= Ingrid Moses-Scatliffe =

British Virgin Islands lawyer and politician (born 1969)

Ingrid A. Moses-Scatliffe (born 20 October 1969) is a lawyer and politician in the British Virgin Islands. She has served as Speaker of the House of Assembly of the British Virgin Islands since December 2011.

Moses-Scatliffe received a BSc in Computer Information Systems from Saint Augustine's College in the United States, a LLB from the University of Wolverhampton in England and a Bar Vocational Course Post Graduate Diploma and an LLM from the Inns of Court School of Law in England. In 2006, she was admitted to the Bar of England and Wales by the Honourable Society of Lincoln's Inn and to the Bar of the Eastern Caribbean Supreme Court in the Territory of the Virgin Islands. Prior to studying law, Moses-Scatliffe was employed as Head of Operations by Barclays in the British Virgin Islands. From 2007 to 2009, she was Chief Registrar of Lands for the British Virgin Islands. She is managing partner at the British Virgin Islands office of the law firm Travers Thorp Alberga.

Moses-Scatliffe is divorced with one child.

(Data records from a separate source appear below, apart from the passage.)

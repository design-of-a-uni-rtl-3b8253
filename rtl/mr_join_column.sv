// mr_join_column: the column that joins two 2^(n-1)-node MultiRing switches
// into one 2^n-node switch.
//
// The last-column outputs of the upper switch arrive on in_port[0 .. N/2-1]
// and those of the lower switch on in_port[N/2 .. N-1]. In the column of N/2
// new switch boxes, input port k is fed from incoming port j as follows
// (h = N/2):
//   j <  h : j even -> k = j,  j odd  -> k = j + h - 1
//   j >= h : j odd  -> k = j,  j even -> k = j - h + 1
// so every box pairs one port of the upper switch with one of the lower
// switch. For 16 nodes, incoming ports 0..15 go to box inputs
// 0 8 2 10 4 12 6 14 1 9 3 11 5 13 7 15.
// Box row r takes the control term C_i(n-1), with i = 0 when r = 0 and
// otherwise 2^(i-1) <= r < 2^i. c_col[i] carries C_i(n-1).
//
// Ports are numbered top to bottom; port p is input/output (p mod 2) of the
// box in row p/2. Purely combinational, one box deep. box_c reports each
// box's control bit. The wiring and control rule follow the published
// recursive construction; packaging the column as a module of its own is
// this design's choice.
module mr_join_column
  import mr_pkg::*;
#(
  parameter int unsigned N_LOG = 3,
  parameter int unsigned WIDTH = 1,
  parameter sb_impl_e    IMPL  = SB_XOR,
  localparam int unsigned N    = 1 << N_LOG,
  localparam int unsigned ROWS = N / 2
) (
  input  logic [N-1:0][WIDTH-1:0] in_port,
  input  logic [N_LOG-1:0]        c_col,
  output logic [N-1:0][WIDTH-1:0] out_port,
  output logic [ROWS-1:0]         box_c
);

  logic [N-1:0][WIDTH-1:0] box_in;

  for (genvar j = 0; j < N; j++) begin : g_link
    assign box_in[stage_dest(j, N_LOG - 1)] = in_port[j];
  end

  for (genvar r = 0; r < ROWS; r++) begin : g_box
    assign box_c[r] = c_col[box_ctrl_sel(r, N_LOG - 1)];

    switch_box #(
      .WIDTH(WIDTH),
      .IMPL (IMPL)
    ) u_box (
      .i0(box_in[2*r]),
      .i1(box_in[2*r+1]),
      .c (box_c[r]),
      .o0(out_port[2*r]),
      .o1(out_port[2*r+1])
    );
  end

endmodule
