// tb_mr_join_column: self-checking test of the column that joins two
// half-size switches.
//
// 16-node column (n = 4, the column added when two 8-node switches are
// combined) and 8-node column (n = 3), 8-bit links. The expected links are
// written out as tables: incoming port j reaches box input port
//   n = 4: 0 8 2 10 4 12 6 14 1 9 3 11 5 13 7 15
//   n = 3: 0 4 2 6 1 5 3 7
// and the expected control term of each box row (index i of C_i(n-1)) as
//   n = 4: 0 1 2 2 3 3 3 3
//   n = 3: 0 1 2 2
// The test applies all-zero controls and then each single control term, with
// a distinct token on every incoming port, and checks every output port and
// every box control bit.
module tb_mr_join_column;

  int checks = 0;
  int failures = 0;

  localparam int K16 [16] = '{0, 8, 2, 10, 4, 12, 6, 14, 1, 9, 3, 11, 5, 13, 7, 15};
  localparam int R16 [8]  = '{0, 1, 2, 2, 3, 3, 3, 3};
  localparam int K8  [8]  = '{0, 4, 2, 6, 1, 5, 3, 7};
  localparam int R8  [4]  = '{0, 1, 2, 2};

  logic [15:0][7:0] in16, out16;
  logic [3:0]       c16;
  logic [7:0]       bc16;
  logic [7:0][7:0]  in8, out8;
  logic [2:0]       c8;
  logic [3:0]       bc8;

  mr_join_column #(.N_LOG(4), .WIDTH(8)) dut16 (
    .in_port(in16), .c_col(c16), .out_port(out16), .box_c(bc16));
  mr_join_column #(.N_LOG(3), .WIDTH(8)) dut8 (
    .in_port(in8), .c_col(c8), .out_port(out8), .box_c(bc8));

  initial begin
    #10000;
    failures++;
    $display("FAIL watchdog expired");
    $display("TB_RESULT checks=%0d failures=%0d", checks, failures);
    $finish;
  end

  initial begin
    // Case -1: all controls 0; case i: only C_i(n-1) set.
    for (int cs = -1; cs < 4; cs++) begin
      for (int j = 0; j < 16; j++) in16[j] = 8'(8'h40 + j);
      for (int j = 0; j < 8; j++)  in8[j]  = 8'(8'h80 + j);
      c16 = (cs >= 0) ? 4'(1 << cs) : 4'b0;
      c8  = (cs >= 0 && cs < 3) ? 3'(1 << cs) : 3'b0;
      #1;
      // 16 ports.
      for (int r = 0; r < 8; r++) begin
        logic cr;
        cr = (R16[r] == cs);
        checks++;
        if (bc16[r] !== cr) begin
          failures++;
          $display("FAIL n=4 case %0d: box %0d control %0d, expected %0d", cs, r, bc16[r], cr);
        end
        for (int b = 0; b < 2; b++) begin
          int kin, src;
          kin = 2 * r + (b ^ int'(cr));   // box input that reaches output 2r+b
          src = -1;
          for (int j = 0; j < 16; j++) if (K16[j] == kin) src = j;
          checks++;
          if (out16[2*r+b] !== 8'(8'h40 + src)) begin
            failures++;
            $display("FAIL n=4 case %0d: output %0d carries %h, expected port %0d", cs, 2*r+b, out16[2*r+b], src);
          end
        end
      end
      // 8 ports.
      if (cs < 3) begin
        for (int r = 0; r < 4; r++) begin
          logic cr;
          cr = (R8[r] == cs);
          checks++;
          if (bc8[r] !== cr) begin
            failures++;
            $display("FAIL n=3 case %0d: box %0d control %0d, expected %0d", cs, r, bc8[r], cr);
          end
          for (int b = 0; b < 2; b++) begin
            int kin, src;
            kin = 2 * r + (b ^ int'(cr));
            src = -1;
            for (int j = 0; j < 8; j++) if (K8[j] == kin) src = j;
            checks++;
            if (out8[2*r+b] !== 8'(8'h80 + src)) begin
              failures++;
              $display("FAIL n=3 case %0d: output %0d carries %h, expected port %0d", cs, 2*r+b, out8[2*r+b], src);
            end
          end
        end
      end
    end
    $display("TB_RESULT checks=%0d failures=%0d", checks, failures);
    $finish;
  end
endmodule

Moses-Scatliffe was named as a potential candidate for the National Democratic Party for the anticipated British Virgin Islands general election, 2019. A number of public figures, the most prominent being Deputy Premier Kedrick Pickering, expressed concern at Moses-Scatliffe being held out as a candidate for a political party whilst occupying the position of Speaker of the House. Ms Moses-Scatliffe refused to confirm or deny that she would be a candidate for the NDP, and the Attorney General rendered an opinion indicating that even if she were, this would not legally preclude her from acting as Speaker of the House in the interim.